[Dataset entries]

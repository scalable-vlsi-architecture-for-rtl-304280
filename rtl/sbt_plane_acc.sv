// sbt_plane_acc: bit-plane recombination, D_N x = sum_k 2^k (B_{N,k} x).
//
// The planes of one input vector arrive most significant first, one per
// clock.  For every lane the accumulator doubles its value and adds the new
// plane result (Horner's rule), so after the last plane (k = 0) it holds
// sum_k 2^k p_k without any multiplier.  'first' marks plane K-1 and starts
// a fresh sum instead of doubling the old one.
//
// Interface: p[r] is the plane result of lane r; with en high the register
// takes acc_next; acc_next is the value after the current plane, available
// combinationally so the final result can be captured in the same clock as
// the last plane.  Asynchronous active-low reset clears the register.
// Choosing MSB-first order and Horner's rule is this design's choice; the
// weighting itself is eq. (3) of the SBT algorithm.
module sbt_plane_acc #(
  parameter int unsigned LANES = 32,
  parameter int unsigned IW    = 22,   // plane result width
  parameter int unsigned OW    = 28    // accumulator width
) (
  input  logic                 clk,
  input  logic                 rst_n,
  input  logic                 en,
  input  logic                 first,
  input  logic signed [IW-1:0] p        [LANES],
  output logic signed [OW-1:0] acc_next [LANES]
);

  logic signed [OW-1:0] acc_q [LANES];

  for (genvar r = 0; r < LANES; r++) begin : g_lane
    always_comb begin
      if (first) acc_next[r] = OW'(p[r]);
      else       acc_next[r] = (acc_q[r] <<< 1) + OW'(p[r]);
    end

    always_ff @(posedge clk or negedge rst_n) begin
      if (!rst_n)  acc_q[r] <= '0;
      else if (en) acc_q[r] <= acc_next[r];
    end
  end

endmodule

### Required action
Taking the records above as input, show every line in which the word "last" is present.

### Expected output
// plane result (Horner's rule), so after the last plane (k = 0) it holds
// the last plane.  Asynchronous active-low reset clears the register.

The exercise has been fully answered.